# Becareful with the SEO tactics you use to promote your website!



## Qualco (Oct 16, 2012)

Just read a post a a well respected blogger regarding SEO and what Google has up its sleeves, one thing for sure it will change how we all think about this and what tactics we used to use can actually hurt us.

Interested? check it out: http://www.eddale.co/google/beware-google-bearing-gifts


----------



## dabzo (Sep 27, 2012)

It's a great article. You can't buy Search-Engine ranking... In fact, when bought SEO has never lasted for long. Engines are always adjusting to take in to account the newest black-hat tactics...

Informative / relevant content, regular updates, & simple site navigation are sure ways to keep people coming back and your rankings high.


----------



## DarrenSlaughter (Jul 16, 2010)

On page SEO still prevails...all else fails. Write for your reader first. There are a lot of websites out there with keyword stuffing and link baiting that are going to start flat-lining. Not to mention all those keywords packed all over the page don't really do the site justice...or the reader.


----------



## Simotron (Oct 31, 2012)

DarrenSlaughter said:


> There are a lot of websites out there with keyword stuffing and link baiting that are going to start flat-lining. Not to mention all those keywords packed all over the page don't really do the site justice...or the reader.


Agreed!

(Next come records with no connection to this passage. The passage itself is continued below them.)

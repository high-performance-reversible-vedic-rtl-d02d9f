# Reversible Vedic 16x16 multiplier

A combinational 16x16-bit unsigned multiplier built on the *Urdhva
Tiryakbhyam* ("vertically and crosswise") rule of Vedic arithmetic, with every
logic function expressed through two reversible gates, the 4x4 **BME** gate and
the 3x3 **Peres** gate.

The vertically-and-crosswise rule says that a product can be assembled from
the products of the operands' parts, all formed at once, followed by one
addition pass. Here the rule is applied recursively on halves:

```
A = {AH, AL}, B = {BH, BL}            (each half N/2 bits)

A*B = AL*BL                           vertical, low
    + (AH*BL + AL*BH) * 2^(N/2)       crosswise
    + AH*BH * 2^N                     vertical, high
```

The four half-size products are independent, so they are computed in
parallel by four half-size multipliers. Each of those splits again, down to a
2x2 multiplier made of four gates. Everything is combinational: there is no
clock, no register and no handshake. A product is valid one combinational
delay after the operands change.

A multiplier of this kind was reported, in a 45 nm standard-cell flow, at
about 5.35 ns delay and 0.28 mW total power for 16x16. That is faster and
lower in power than the same Vedic structure built from ordinary gates
(about 6.02 ns, 0.36 mW) and than a Wallace-tree multiplier (about 12.9 ns).
Those figures come from a particular cell library. This RTL does not
reproduce them.

## Hierarchy

```
rev_vedic_16x16                         top: a[15:0] * b[15:0] -> p[31:0]
├── 4 x rev_vedic_8x8
│   ├── 4 x rev_vedic_4x4
│   │   ├── 4 x rev_vedic_2x2            2 bme_gate + 2 peres_gate
│   │   └── rev_vedic_merge #(N=4)
│   └── rev_vedic_merge #(N=8)
└── rev_vedic_merge #(N=16)             3 x rev_rca #(16) + 1 peres_gate
                                        rev_rca: WIDTH x rev_full_adder
                                        rev_full_adder: 2 peres_gate
```

The whole 16x16 multiplier uses:

| part | count |
|---|---|
| 2x2 leaf multipliers | 64 |
| BME gates (all in the leaves) | 128 |
| Peres gates in the leaves (half adders) | 128 |
| adder stages (`rev_vedic_merge`) | 16 (N=4) + 4 (N=8) + 1 (N=16) = 21 |
| reversible full adders in RCAs | 16·12 + 4·24 + 48 = 336 (672 Peres gates) |
| Peres gates merging carries | 21 |
| **total** | 128 BME + 821 Peres |

## The two reversible gates

A reversible gate has as many outputs as inputs. Fan-out is not allowed in
reversible logic, so a value that is needed twice must be copied by a gate.
Outputs that the circuit does not need are *garbage*.

**Peres gate** (`peres_gate`), inputs A, B, C:

| output | function |
|---|---|
| X | A |
| Y | A ⊕ B |
| Z | A·B ⊕ C |

With C = 0 it is a half adder: Y is the sum and Z the carry.

**BME gate** (`bme_gate`), inputs A, B, C, D:

| output | function |
|---|---|
| P | A |
| Q | A·B ⊕ C |
| R | A·D ⊕ C |
| S | A'·B ⊕ C ⊕ D |

With C = 0, Q = A·B and R = A·D. One gate therefore forms two bit products
that share the same A operand, with no fan-out of A. The S equation given
here is the usual published form of this gate. None of the multipliers uses
S, so its exact form has no effect on any product.

**Full adder** (`rev_full_adder`): two Peres gates in cascade. The first,
with C = 0, gives a⊕b and a·b. The second takes (a⊕b, cin, a·b) and gives:

- sum = a⊕b⊕cin
- cout = (a⊕b)·cin ⊕ a·b

The two terms of cout are never both 1, so the XOR is the usual carry. This
cell is this design's own choice. It keeps the whole multiplier within the
two gate types above.

## The 2x2 leaf (`rev_vedic_2x2`)

For A = a1a0 and B = b1b0:

```
s0     = a0·b0            vertical
c1 s1  = a1·b0 + a0·b1    crosswise
s3 s2  = c1 + a1·b1       vertical, plus carry
P = s3 s2 s1 s0
```

| gate | inputs | outputs used |
|---|---|---|
| BME #0 | A=a0, B=b0, D=b1 | a0·b0 (= s0), a0·b1 |
| BME #1 | A=a1, B=b0, D=b1 | a1·b0, a1·b1 |
| Peres #0 | the two crosswise products | s1 and c1 |
| Peres #1 | a1·b1 and c1 | s2 and s3 |

Each BME gate leaves P and S as garbage. Each Peres gate leaves X as garbage.

## The adder stage (`rev_vedic_merge`)

This is the part of the design that needs the most care. For an NxN
multiplier the four sub-products q0 = AL·BL, q1 = AH·BL, q2 = AL·BH and
q3 = AH·BH are each N bits wide. They are added by three N-bit reversible
ripple-carry adders:

```
RCA1:  q1 + q2                              -> s1 (N bits), carry c1
RCA2:  s1 + {N/2 zeros, q0[N-1:N/2]}        -> s2 (N bits), carry c2
RCA3:  q3 + {N/2-1 zeros, c1⊕c2, s2[N-1:N/2]} -> s3 (N bits)

p = { s3, s2[N/2-1:0], q0[N/2-1:0] }
```

- **Low bits pass straight through.** The low half of q0 is the low half of
  the product: nothing else has weight below 2^(N/2).
- **Zero padding.** The high half of q0 is zero-extended to N bits so that
  it fits RCA2.
- **The two carries merge into one bit.** RCA1's carry c1 and RCA2's carry c2
  both have weight 2^(N+N/2). They can never both be 1, because
  q1 + q2 + q0[N-1:N/2] < 2·(2^(N/2)−1)² + 2^(N/2) < 2^(N+1). So their sum
  is c1⊕c2. That bit comes from the Y output of one Peres gate and enters
  RCA3 at bit N/2, just above the high half of s2.
- **RCA3 never overflows**, since A·B < 2^(2N). Its carry-out is unused.

The stage is valid for any even N ≥ 4. An assertion checks this at the
start of simulation. All three adders ripple in series. The critical path of the 16x16
multiplier is therefore the leaf gates, then three 4-bit, three 8-bit and
three 16-bit ripple adders: at most 84 full-adder carry steps.

## Choices made in this design

- **Four sub-multipliers at every level.** The structure is sometimes
  described as "two" half-size multipliers per level. A complete product
  needs all four cross products, so each level here has four.
- **The order of the three additions** and the Peres-gate carry merge
  described above are this design's own choices. The published structure
  fixes the rest: three N-bit RCAs, the direct pass of q0's low half, and
  zero padding into one RCA.
- **Ripple-carry cells** are the two-Peres full adder above.
- **Unsigned operands**, no registers, no reset.
- **`rev_rca` has a carry input.** The multiplier ties it to 0.
- **Garbage outputs are left unconnected.** In the RTL they are named signals
  that go nowhere. Synthesis removes the logic that only drives garbage, so a
  synthesized netlist is an ordinary irreversible circuit with the same
  function. Keeping a physically reversible netlist would need the garbage
  bits brought out as ports and the synthesizer prevented from optimising
  across gate boundaries (for example, keep or dont_touch attributes on
  `bme_gate` and `peres_gate`). Lint tools report these as unused signals,
  which is expected.

## Files

| file | contents |
|---|---|
| `rtl/bme_gate.sv` | BME gate |
| `rtl/peres_gate.sv` | Peres gate |
| `rtl/rev_full_adder.sv` | full adder from two Peres gates |
| `rtl/rev_rca.sv` | `WIDTH`-bit ripple-carry adder, default 16 |
| `rtl/rev_vedic_2x2.sv` | 2x2 leaf multiplier |
| `rtl/rev_vedic_merge.sv` | adder stage, parameter `N` (default 16) |
| `rtl/rev_vedic_4x4.sv`, `rtl/rev_vedic_8x8.sv` | intermediate multipliers |
| `rtl/rev_vedic_16x16.sv` | top level |
| `tb/tb_<module>.sv` | one self-checking testbench per module |

## Verification

Every testbench compares the design with values it computes itself in
integer arithmetic or from a truth table. Each ends by printing
`TB_RESULT checks=N failures=M`, and has a watchdog.

| testbench | what it checks |
|---|---|
| `tb_bme_gate` | all 16 input combinations |
| `tb_peres_gate` | all 8 input combinations, against the gate's truth table |
| `tb_rev_full_adder` | all 8 input combinations |
| `tb_rev_rca` | 16-bit adder: carry-through-every-cell corners, walking ones, 20,000 random sums |
| `tb_rev_vedic_2x2`, `tb_rev_vedic_4x4`, `tb_rev_vedic_8x8` | exhaustive: every operand pair |
| `tb_rev_vedic_merge` | N = 16, fed with real 8x8 products: corners and 20,000 random operand pairs. It counts RCA1 and RCA2 carry-outs and fails if either never occurs. |
| `tb_rev_vedic_16x16` | full size: corners, all 256 walking-one pairs and 200,000 random pairs. It counts three carry cases of the top adder stage (cross-product carry, padded-adder carry, carry into the AH·BH adder) and fails if any never occurs. |

The 16x16 multiplier has 2^32 operand pairs, so it is not tested
exhaustively. Confidence in it rests on three things:

- the 8x8 multiplier is tested exhaustively;
- the adder stage is the same parameterised module at every level;
- the random run and the corner cases above.

To run a testbench with Verilator 5:

```
verilator --binary --timing --assert -Irtl -y rtl \
    --top-module tb_rev_vedic_16x16 tb/tb_rev_vedic_16x16.sv
./obj_dir/Vtb_rev_vedic_16x16
```

Replace the module name to run any other testbench. The full-size run takes
a few seconds.

## Extending the width

A 32x32 multiplier follows the same pattern:

1. Copy `rev_vedic_16x16.sv` to `rev_vedic_32x32`.
2. Widen the ports to 32/32/64.
3. Instantiate four `rev_vedic_16x16` on the operand halves.
4. Instantiate `rev_vedic_merge #(.N(32))`.

Nothing else changes.
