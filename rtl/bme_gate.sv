// BME gate: a 4-input, 4-output reversible logic gate.
//
//   P = A
//   Q = A.B  ^ C
//   R = A.D  ^ C
//   S = A'.B ^ C ^ D
//
// In the multipliers of this library the gate is used with C = 0, so that
// Q and R give the two bit products A.B and A.D from a single copy of A;
// P and S are garbage outputs. The P, Q and R equations follow the published
// BME gate; the form of S (with its D term) is the usual definition of the
// gate and is not used by any multiplier here.
//
// Interface: four single-bit inputs a..d, four single-bit outputs p..s.
// Timing: purely combinational.
module bme_gate (
  input  logic a,
  input  logic b,
  input  logic c,
  input  logic d,
  output logic p,
  output logic q,
  output logic r,
  output logic s
);
  always_comb begin
    p = a;
    q = (a & b) ^ c;
    r = (a & d) ^ c;
    s = (~a & b) ^ c ^ d;
  end
endmodule
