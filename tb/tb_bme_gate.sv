// Self-checking testbench for bme_gate: applies all 16 input combinations and
// compares the four outputs with the gate's equations evaluated bit-wise in
// integer arithmetic. Also checks that, with C = 0, Q and R are the AND
// products the multipliers rely on.
module tb_bme_gate;
  logic a, b, c, d, p, q, r, s;
  int   checks = 0, failures = 0;

  bme_gate dut (.*);

  task automatic check(input string what, input logic got, input logic exp);
    checks++;
    if (got !== exp) begin
      failures++;
      $display("FAIL %s: a=%0d b=%0d c=%0d d=%0d got=%0d exp=%0d", what, a, b, c, d, got, exp);
    end
  endtask

  initial begin
    #100000;
    failures++;
    $display("watchdog expired");
    $display("TB_RESULT checks=%0d failures=%0d", checks, failures);
    $finish;
  end

  initial begin
    for (int v = 0; v < 16; v++) begin
      int ia, ib, ic, id;
      ia = (v >> 3) & 1; ib = (v >> 2) & 1; ic = (v >> 1) & 1; id = v & 1;
      {a, b, c, d} = 4'(v);
      #1;
      check("P", p, 1'(ia));
      check("Q", q, 1'(((ia * ib) + ic) % 2));
      check("R", r, 1'(((ia * id) + ic) % 2));
      check("S", s, 1'((((1 - ia) * ib) + ic + id) % 2));
      if (ic == 0) begin
        check("Q as AND", q, 1'(ia * ib));
        check("R as AND", r, 1'(ia * id));
      end
    end
    $display("TB_RESULT checks=%0d failures=%0d", checks, failures);
    $finish;
  end
endmodule
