// Peres gate: a 3-input, 3-output reversible logic gate (quantum cost 5).
//
//   X = A
//   Y = A ^ B
//   Z = A.B ^ C
//
// With C = 0 the gate is a half adder: Y is the sum and Z the carry of A + B.
// Two cascaded Peres gates make a full adder (see rev_full_adder).
//
// Interface: single-bit inputs a, b, c; single-bit outputs x, y, z.
// Timing: purely combinational.
module peres_gate (
  input  logic a,
  input  logic b,
  input  logic c,
  output logic x,
  output logic y,
  output logic z
);
  always_comb begin
    x = a;
    y = a ^ b;
    z = (a & b) ^ c;
  end
endmodule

That stuff is a good way of getting your page NEVER listed by a search engine. This ain't the 90's and early 00's. Search Engines actively look for that stuff now.


----------



## Damon T (Nov 22, 2008)

Does anyone know if changing the format of your site will adversely affect ranking? I have had the same site, hosted by network solutions for many years. It's built off of their template website builder tool, and frankly is very basic. However I do get very good ranking in my local city (not Seattle but Bothell) and am afraid if I switch to a fancy new website built on Wordpress that I would lose some of the traction I have gained. I have no evidence of this, this is purely speculation, but I wanted to see if anyone had knowledge of this. 
Here is the link if you're interested. 
Www.americanhomepainting.com

One of the reasons I'm thinking of switching formats is to try to incorporate more video into the site. I understand that Wordpress has plug-ins that make this easier.


----------



## RCP (Apr 18, 2007)

Damon, in my own personal experience of moving several sites from other platforms to Wordpress, the overall effect has been an improvement. That is probably more a result of using better SEO optimization strategies thru WP though.

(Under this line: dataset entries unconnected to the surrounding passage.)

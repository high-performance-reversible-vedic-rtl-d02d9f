// Self-checking testbench for peres_gate: drives all eight inputs and compares
// the outputs with the gate's published truth table, held here as a constant.
module tb_peres_gate;
  logic a, b, c, x, y, z;
  int   checks = 0, failures = 0;

  // Rows indexed by {A,B,C}; each entry is {X,Y,Z}.
  localparam logic [2:0] TRUTH [8] = '{3'b000, 3'b001, 3'b010, 3'b011,
                                       3'b110, 3'b111, 3'b101, 3'b100};

  peres_gate dut (.*);

  initial begin
    #100000;
    failures++;
    $display("watchdog expired");
    $display("TB_RESULT checks=%0d failures=%0d", checks, failures);
    $finish;
  end

  initial begin
    for (int v = 0; v < 8; v++) begin
      {a, b, c} = 3'(v);
      #1;
      checks++;
      if ({x, y, z} !== TRUTH[v]) begin
        failures++;
        $display("FAIL abc=%03b got xyz=%03b exp=%03b", v[2:0], {x, y, z}, TRUTH[v]);
      end
      // As a half adder (C = 0): y + 2z == a + b
      if (c == 1'b0) begin
        checks++;
        if (int'(y) + 2 * int'(z) != int'(a) + int'(b)) begin
          failures++;
          $display("FAIL half adder a=%0d b=%0d", a, b);
        end
      end
    end
    $display("TB_RESULT checks=%0d failures=%0d", checks, failures);
    $finish;
  end
endmodule
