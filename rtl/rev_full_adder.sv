// Reversible full adder built from two Peres gates.
//
// The first Peres gate, with its C input at 0, produces a ^ b and a.b.
// The second takes (a ^ b, cin, a.b) and produces
//   sum  = a ^ b ^ cin
//   cout = (a ^ b).cin ^ a.b
// which is the majority function, since (a ^ b).cin and a.b are never both 1.
// The pass-through outputs of the two gates are brought out as garbage on g.
// The choice of Peres gates for this cell is a design choice of this library:
// the gates of the reversible ripple-carry adder's cells are otherwise open.
//
// Interface: a, b, cin in; sum, cout, g[1:0] (garbage) out.
// Timing: purely combinational, two gate levels from cin to cout.
module rev_full_adder (
  input  logic       a,
  input  logic       b,
  input  logic       cin,
  output logic       sum,
  output logic       cout,
  output logic [1:0] g
);
  logic ab_xor, ab_and;

  peres_gate u_pg0 (.a(a),      .b(b),   .c(1'b0),   .x(g[0]), .y(ab_xor), .z(ab_and));
  peres_gate u_pg1 (.a(ab_xor), .b(cin), .c(ab_and), .x(g[1]), .y(sum),    .z(cout));
endmodule
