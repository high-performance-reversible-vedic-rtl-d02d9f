// Self-checking testbench for rev_full_adder: all eight input combinations,
// {cout, sum} compared with the integer sum a + b + cin, and the garbage
// outputs compared with their expected values (a and a^b).
module tb_rev_full_adder;
  logic       a, b, cin, sum, cout;
  logic [1:0] g;
  int         checks = 0, failures = 0;

  rev_full_adder dut (.*);

  initial begin
    #100000;
    failures++;
    $display("watchdog expired");
    $display("TB_RESULT checks=%0d failures=%0d", checks, failures);
    $finish;
  end

  initial begin
    for (int v = 0; v < 8; v++) begin
      int total;
      {a, b, cin} = 3'(v);
      total = int'(a) + int'(b) + int'(cin);
      #1;
      checks++;
      if ({cout, sum} !== 2'(total)) begin
        failures++;
        $display("FAIL a=%0d b=%0d cin=%0d got %0d exp %0d", a, b, cin, {cout, sum}, total);
      end
      checks++;
      if (g !== {a ^ b, a}) begin
        failures++;
        $display("FAIL garbage a=%0d b=%0d got %02b", a, b, g);
      end
    end
    $display("TB_RESULT checks=%0d failures=%0d", checks, failures);
    $finish;
  end
endmodule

Looking at your site, there are several things you could do, like submit a site map, tag your photos, use H1 tags, etc. There is probably a way you could incorporate videos on your site using a Youtube feed. 
There are also some content and navigation improvements you could make.

If you had a very robust and highly ranked site, there might be more of a concern, here is an article that explains it. You have 20 pages indexed in google and a PR of 1.

As long as you keep all the URL's the same, and can import everything into WP, and improve things overall, in my opinion, it would better. I'd be interested to hear what Darren says though.


----------



## Damon T (Nov 22, 2008)

RCP said:


> Damon, in my own personal experience of moving several sites from other platforms to Wordpress, the overall effect has been an improvement. That is probably more a result of using better SEO optimization strategies thru WP though.
> 
> Looking at your site, there are several things you could do, like submit a site map, tag your photos, use H1 tags, etc. There is probably a way you could incorporate videos on your site using a Youtube feed.
> There are also some content and navigation improvements you could make.
> ...


Thanks! I sincerely appreciate you taking the time to look at it and all of your feedback!


----------



## Damon T (Nov 22, 2008)

RCP said:


> Damon, in my own personal experience of moving several sites from other platforms to Wordpress, the overall effect has been an improvement. That is probably more a result of using better SEO optimization strategies thru WP though.
> 
> Looking at your site, there are several things you could do, like submit a site map, tag your photos, use H1 tags, etc. There is probably a way you could incorporate videos on your site using a Youtube feed.
> There are also some content and navigation improvements you could make.
> ...


Btw what's a PR of 1? Page ranking?


----------



## RCP (Apr 18, 2007)

Yes, part of how Google ranks sites.


----------



## Rbriggs82 (Jul 9, 2012)

Here's a little bit about what it means from this article

http://biznik.com/articles/what-does-your-google-pagerank-mean-and-how-does-it-matter

"PR0 - Stinker. Google knows you exist, but that is about it.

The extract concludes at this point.